Parise remained in the thick of the battle right up until the fourth minute of game seven. At that time, he laid a check on Russian forward Alexander Maltsev. Maltsev had just passed the puck a split second before Parise made contact. The referee called Parise for an interference penalty. The winger was incensed with the call and used harsh language to reinforce his point. A 10-minute misconduct followed that raised Parise's ire to a full-flamed conflagration. He raised his stick up to shoulder height, skated towards the referee and made a believable swing that appeared en route to decapitate the started official who must have been momentarily absorbed in his final prayers. Parise, however, still in control of his intentions, stopped the stick just inches shy of the referee's quivering head. The gesture brought on Parise's expulsion from the game. He felt badly for having lost his cool, but speculates that his actions put enough fear into the officials that from that point until the Canadians completed the series, there were no more questionable calls made against Team Canada.

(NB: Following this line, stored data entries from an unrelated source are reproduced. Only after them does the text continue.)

// tb_fp_sqrt_pipelined: checks the performance-optimised floating-point
// square root at single precision in two configurations, the default one
// (no extra pipelining registers, latency 48) and NP = 1 (latency
// 48 + 23 = 71). Operands stream in on most cycles from a 32-bit LFSR, with
// special values and subnormals mixed in; results are matched in order with
// the reference model, the latency of every result is measured and runs of
// back-to-back operands (issue rate one) must occur.
module tb_fp_sqrt_pipelined;
  import fsqrt_ref_pkg::*;

  localparam int EW = 8, MW = 23, W = 32, LA = 48, LB = 71;

  logic clk = 0, rst_n = 0, in_valid = 0;
  logic [W-1:0] x = '0, ya, yb;
  logic va, vb;
  int checks = 0, failures = 0, cycle = 0, n_b2b = 0;
  logic [W-1:0] qa[$], qb[$];
  int           ta[$], tb_[$];

  fp_sqrt_pipelined dut_a (.clk, .rst_n, .in_valid_i(in_valid), .x_i(x),
                           .out_valid_o(va), .y_o(ya));
  fp_sqrt_pipelined #(.NP(1)) dut_b (.clk, .rst_n, .in_valid_i(in_valid), .x_i(x),
                           .out_valid_o(vb), .y_o(yb));

  always #5 clk = ~clk;

  initial begin
    repeat (200000) @(posedge clk);
    failures++;
    $display("watchdog expired");
    $display("TB_RESULT checks=%0d failures=%0d", checks, failures);
    $finish;
  end

  always @(posedge clk) begin
    logic [W-1:0] v;
    logic [63:0]  ye;
    int           t;
    cycle <= cycle + 1;
    if (in_valid) begin
      qa.push_back(x); qb.push_back(x); ta.push_back(cycle); tb_.push_back(cycle);
    end
    if (va && rst_n) begin
      v = qa.pop_front(); t = ta.pop_front();
      ye = fp_sqrt(64'(v), EW, MW);
      checks++;
      if (ya != ye[W-1:0] || cycle - t != LA) begin
        failures++;
        $display("FAIL A x=%h y=%h exp=%h lat=%0d", v, ya, ye[W-1:0], cycle - t);
      end
    end
    if (vb && rst_n) begin
      v = qb.pop_front(); t = tb_.pop_front();
      ye = fp_sqrt(64'(v), EW, MW);
      checks++;
      if (yb != ye[W-1:0] || cycle - t != LB) begin
        failures++;
        $display("FAIL B x=%h y=%h exp=%h lat=%0d", v, yb, ye[W-1:0], cycle - t);
      end
    end
  end

  initial begin
    logic [31:0] s;
    logic prev = 0;
    s = 32'hCAFE_0001;
    repeat (3) @(posedge clk);
    rst_n <= 1;
    for (int i = 0; i < 20000; i++) begin
      @(posedge clk);
      if ($urandom_range(0, 4) != 0) begin
        s = lfsr32(s);
        case (i % 9)
          0: x <= {1'b0, 8'h00, s[22:0]};      // subnormal
          1: x <= {s[31], 8'hff, s[22:0]};     // infinity or NaN
          2: x <= {s[31], 31'h0};              // zero
          default: x <= {(i % 3 == 0) & s[31], s[30:0]};
        endcase
        in_valid <= 1;
        if (prev) n_b2b++;
        prev = 1;
      end else begin
        in_valid <= 0;
        prev = 0;
      end
    end
    @(posedge clk) in_valid <= 0;
    repeat (LB + 5) @(posedge clk);
    if (qa.size() != 0 || qb.size() != 0 || n_b2b == 0) begin
      failures++;
      $display("FAIL leftover %0d %0d b2b=%0d", qa.size(), qb.size(), n_b2b);
    end
    $display("TB_RESULT checks=%0d failures=%0d", checks, failures);
    $finish;
  end
endmodule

In 1975, Parise was traded to the New York Islanders where he played his usual game of hustle and dig for about three seasons before winding his career down with brief stints in Cleveland and again in Minnesota.

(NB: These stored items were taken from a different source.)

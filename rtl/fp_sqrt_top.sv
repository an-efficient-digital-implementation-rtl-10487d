// fp_sqrt_top: the two implementations of the floating-point square-root
// core side by side, each with its own ports.
//
//  * r_*: fp_sqrt_resource, one iteration datapath reused in a loop; small,
//    one result every 2(n+1)+1 cycles, valid/ready handshake on the input.
//  * p_*: fp_sqrt_pipelined, the loop unrolled; one result per cycle after
//    fsqrt_pkg::pipe_latency(MAN_W, NP) cycles, no back-pressure.
//
// Both share the clock, the active-low synchronous reset and the precision
// parameters: EXP_W/MAN_W = 5/10 (half), 8/23 (single, the default) or
// 11/52 (double). NP sets the extra pipelining registers of the pipelined
// core. Placing both variants in one top is this design's own arrangement;
// in use one would normally instantiate only the variant that is needed.
module fp_sqrt_top #(
  parameter int unsigned EXP_W = 8,
  parameter int unsigned MAN_W = 23,
  parameter int unsigned NP    = 0,
  localparam int unsigned W = 1 + EXP_W + MAN_W
) (
  input  logic         clk,
  input  logic         rst_n,
  // resource-optimised core
  input  logic         r_in_valid_i,
  output logic         r_in_ready_o,
  input  logic [W-1:0] r_x_i,
  output logic         r_out_valid_o,
  output logic [W-1:0] r_y_o,
  // performance-optimised core
  input  logic         p_in_valid_i,
  input  logic [W-1:0] p_x_i,
  output logic         p_out_valid_o,
  output logic [W-1:0] p_y_o
);

  fp_sqrt_resource #(.EXP_W(EXP_W), .MAN_W(MAN_W)) u_resource (
    .clk,
    .rst_n,
    .in_valid_i  (r_in_valid_i),
    .in_ready_o  (r_in_ready_o),
    .x_i         (r_x_i),
    .out_valid_o (r_out_valid_o),
    .y_o         (r_y_o)
  );

  fp_sqrt_pipelined #(.EXP_W(EXP_W), .MAN_W(MAN_W), .NP(NP)) u_pipelined (
    .clk,
    .rst_n,
    .in_valid_i  (p_in_valid_i),
    .x_i         (p_x_i),
    .out_valid_o (p_out_valid_o),
    .y_o         (p_y_o)
  );

endmodule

He hung up his bladed for keeps in 1979, to work as the Stars' assistant coach for a number of years.


REGULAR SEASON PLAYOFFS
Season Club League GP G A TP PIM +/- GP G A TP PIM
1961-62 Niagara Falls Flyers OHA-Jr. 38 8 20 28 28
1961-62 Kingston Frontenacs EPHL 1 0 0 0 0
1962-63 Kingston Frontenacs EPHL 64 11 17 28 64 5 0 0 0 6
1963-64 Minneapolis Bruins CPHL 72 27 36 63 77 5 1 2 3 10
1964-65 Minneapolis Bruins CPHL 70 17 56 73 106 5 5 1 6 0
1965-66 Boston Bruins NHL 3 0 0 0 0
1965-66 Oklahoma City Blazers CPHL 69 19 30 49 137 7 6 3 9 2
1966-67 Boston Bruins NHL 18 2 2 4 10
1966-67 Oklahoma City Blazers CPHL 42 11 22 33 98 11 1 9 10 32
1967-68 Toronto Maple Leafs NHL 1 0 1 1 0 0
1967-68 Rochester Americans AHL 30 10 18 28 37
1967-68 Minnesota North Stars NHL 43 11 16 27 27 -10 14 2 5 7 10
1968-69 Minnesota North Stars NHL 76 22 27 49 57 -44
1969-70 Minnesota North Stars NHL 74 24 48 72 72 -3 6 3 2 5 2
1970-71 Minnesota North Stars NHL 73 11 23 34 60 -15 12 3 3 6 22
1971-72 Minnesota North Stars NHL 71 19 18 37 70 +10 7 3 3 6 6
1972-73 Canada Summit-72 6 2 2 4 28
1972-73 Minnesota North Stars NHL 78 27 48 75 96 +18 6 0 0 0 9
1973-74 Minnesota North Stars NHL 78 18 37 55 42 -8
1974-75 Minnesota North Stars NHL 38 9 16 25 40 -18
1974-75 New York Islanders NHL 41 14 16 30 22 +10 17 8 8 16 22
1975-76 New York Islanders NHL 80 22 35 57 80 +12 13 4 6 10 10
1976-77 New York Islanders NHL 80 25 31 56 46 +26 11 4 4 8 6
1977-78 New York Islanders NHL 39 12 16 28 12 +19
1977-78 Cleveland Barons NHL 40 9 13 22 27 -15
1978-79 Minnesota North Stars NHL 57 13 9 22 45 -12
NHL Totals 890 238 356 594 706 86 27 31 58 87


CPHL Second All-Star Team (1966) Played in NHL All-Star Game (1970, 1973) Claimed by California (Oakland) from Boston in Expansion Draft, June 6, 1967. Traded to Toronto (Rochester-AHL) by Oakland with Bryan Hextall Jr. for Gerry Ehman, October 12, 1967. Traded to Minnesota by Toronto (Rochester-AHL) with Milan Marcetta for Murray Hall, Ted Taylor, Len Lunde, Don Johns, Duke Harris and the loan of Carl Wetzel, December 23, 1967. Traded to NY Islanders by Minnesota for Doug Rombough and Ernie Hicke, January 5, 1975. Traded to Cleveland by NY Islanders with Jean Potvin for Wayne Merrick, Darcy Regier and Cleveland's 4th round choice (draft choice cancelled by the Cleveland-Minnesota merger) in 1978 Amateur Draft, January 10, 1978. Placed on Minnesota Reserve List after Cleveland-Minnesota Dispersal Draft, June 5, 1978.